Your goal: All of the data is to be printed again exactly as it appears.

Dataset entries
[Start of section]

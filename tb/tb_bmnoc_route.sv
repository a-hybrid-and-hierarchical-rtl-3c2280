// tb_bmnoc_route: self-checking test of the next-route computation.
//
// Three instances are checked against every one of the 256 addresses: the
// mesh router at MRid 0 (south-west corner) and at MRid 3 (north-east corner)
// of a 2x2 mesh, and an edge switch with MRid 2, ESid 5 and three CN ports.
// Expected ports are worked out here from the mesh coordinates: X first, then
// Y, then the local CN port; the edge switch sends its own CNs to ports 1..3
// and everything else up port 0.
module tb_bmnoc_route;
  import bmnoc_pkg::*;

  logic clk = 1'b0;
  always #5 clk = ~clk;

  int checks = 0, failures = 0;

  addr_t      dst;
  logic [2:0] p0, p3;
  logic [1:0] pes;
  logic       ok0, ok3, okes;

  bmnoc_route #(.ROLE(ROLE_MR), .NPORTS(6), .N_LOCAL(2), .MESH_X(2), .MESH_Y(2), .MY_MR(0))
    u_mr0 (.dst, .port(p0), .dst_ok(ok0));
  bmnoc_route #(.ROLE(ROLE_MR), .NPORTS(6), .N_LOCAL(2), .MESH_X(2), .MESH_Y(2), .MY_MR(3))
    u_mr3 (.dst, .port(p3), .dst_ok(ok3));
  bmnoc_route #(.ROLE(ROLE_ES), .NPORTS(4), .N_LOCAL(3), .MESH_X(2), .MESH_Y(2), .MY_MR(2), .MY_ES(5))
    u_es (.dst, .port(pes), .dst_ok(okes));

  // reference for a mesh router at (mx,my) of a 2x2 mesh with two CNs
  function automatic void ref_mr(int me, addr_t a, output int port, output bit ok);
    int mx, my, tx, ty;
    mx = me % 2; my = me / 2;
    tx = a.mr_id % 2; ty = a.mr_id / 2;
    ok = 1; port = 0;
    if (a.mr_id >= 4) begin ok = 0; port = 0; end
    else if (tx == mx && ty == my) begin
      if (a.cn_id < 2) port = 4 + a.cn_id;
      else begin ok = 0; port = 0; end
    end
    else if (tx != mx) port = (tx > mx) ? 1 : 3;
    else               port = (ty > my) ? 0 : 2;
  endfunction

  task automatic check(string what, int got, int exp);
    checks++;
    if (got != exp) begin
      failures++;
      $display("FAIL %s dst=%02h got %0d expected %0d", what, dst, got, exp);
    end
  endtask

  initial begin
    int ep; bit eok;
    for (int a = 0; a < 256; a++) begin
      dst = addr_t'(a[7:0]);
      #1;
      ref_mr(0, dst, ep, eok);
      check("mr0 ok", int'(ok0), int'(eok));
      if (eok) check("mr0 port", int'(p0), ep);
      ref_mr(3, dst, ep, eok);
      check("mr3 ok", int'(ok3), int'(eok));
      if (eok) check("mr3 port", int'(p3), ep);
      if (dst.mr_id == 3'd2 && dst.es_id == 3'd5) begin
        check("es ok", int'(okes), int'(dst.cn_id < 3));
        if (dst.cn_id < 3) check("es port", int'(pes), 1 + int'(dst.cn_id));
      end else begin
        check("es ok", int'(okes), 1);
        check("es port", int'(pes), 0);
      end
    end
    $display("TB_RESULT checks=%0d failures=%0d", checks, failures);
    $finish;
  end

  initial begin
    repeat (10000) @(posedge clk);
    failures++;
    $display("watchdog expired");
    $display("TB_RESULT checks=%0d failures=%0d", checks, failures);
    $finish;
  end

endmodule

[End of section]

Written answer:
filename tb/tb_bmnoc_route.sv
repository a-hybrid-and-hierarchical-rtl-3c2280
// tb_bmnoc_route: self-checking test of the next-route computation.
//
// Three instances are checked against every one of the 256 addresses: the
// mesh router at MRid 0 (south-west corner) and at MRid 3 (north-east corner)
// of a 2x2 mesh, and an edge switch with MRid 2, ESid 5 and three CN ports.
// Expected ports are worked out here from the mesh coordinates: X first, then
// Y, then the local CN port; the edge switch sends its own CNs to ports 1..3
// and everything else up port 0.
module tb_bmnoc_route;
  import bmnoc_pkg::*;

  logic clk = 1'b0;
  always #5 clk = ~clk;

  int checks = 0, failures = 0;

  addr_t      dst;
  logic [2:0] p0, p3;
  logic [1:0] pes;
  logic       ok0, ok3, okes;

  bmnoc_route #(.ROLE(ROLE_MR), .NPORTS(6), .N_LOCAL(2), .MESH_X(2), .MESH_Y(2), .MY_MR(0))
    u_mr0 (.dst, .port(p0), .dst_ok(ok0));
  bmnoc_route #(.ROLE(ROLE_MR), .NPORTS(6), .N_LOCAL(2), .MESH_X(2), .MESH_Y(2), .MY_MR(3))
    u_mr3 (.dst, .port(p3), .dst_ok(ok3));
  bmnoc_route #(.ROLE(ROLE_ES), .NPORTS(4), .N_LOCAL(3), .MESH_X(2), .MESH_Y(2), .MY_MR(2), .MY_ES(5))
    u_es (.dst, .port(pes), .dst_ok(okes));

  // reference for a mesh router at (mx,my) of a 2x2 mesh with two CNs
  function automatic void ref_mr(int me, addr_t a, output int port, output bit ok);
    int mx, my, tx, ty;
    mx = me % 2; my = me / 2;
    tx = a.mr_id % 2; ty = a.mr_id / 2;
    ok = 1; port = 0;
    if (a.mr_id >= 4) begin ok = 0; port = 0; end
    else if (tx == mx && ty == my) begin
      if (a.cn_id < 2) port = 4 + a.cn_id;
      else begin ok = 0; port = 0; end
    end
    else if (tx != mx) port = (tx > mx) ? 1 : 3;
    else               port = (ty > my) ? 0 : 2;
  endfunction

  task automatic check(string what, int got, int exp);
    checks++;
    if (got != exp) begin
      failures++;
      $display("FAIL %s dst=%02h got %0d expected %0d", what, dst, got, exp);
    end
  endtask

  initial begin
    int ep; bit eok;
    for (int a = 0; a < 256; a++) begin
      dst = addr_t'(a[7:0]);
      #1;
      ref_mr(0, dst, ep, eok);
      check("mr0 ok", int'(ok0), int'(eok));
      if (eok) check("mr0 port", int'(p0), ep);
      ref_mr(3, dst, ep, eok);
      check("mr3 ok", int'(ok3), int'(eok));
      if (eok) check("mr3 port", int'(p3), ep);
      if (dst.mr_id == 3'd2 && dst.es_id == 3'd5) begin
        check("es ok", int'(okes), int'(dst.cn_id < 3));
        if (dst.cn_id < 3) check("es port", int'(pes), 1 + int'(dst.cn_id));
      end else begin
        check("es ok", int'(okes), 1);
        check("es port", int'(pes), 0);
      end
    end
    $display("TB_RESULT checks=%0d failures=%0d", checks, failures);
    $finish;
  end

  initial begin
    repeat (10000) @(posedge clk);
    failures++;
    $display("watchdog expired");
    $display("TB_RESULT checks=%0d failures=%0d", checks, failures);
    $finish;
  end

endmodule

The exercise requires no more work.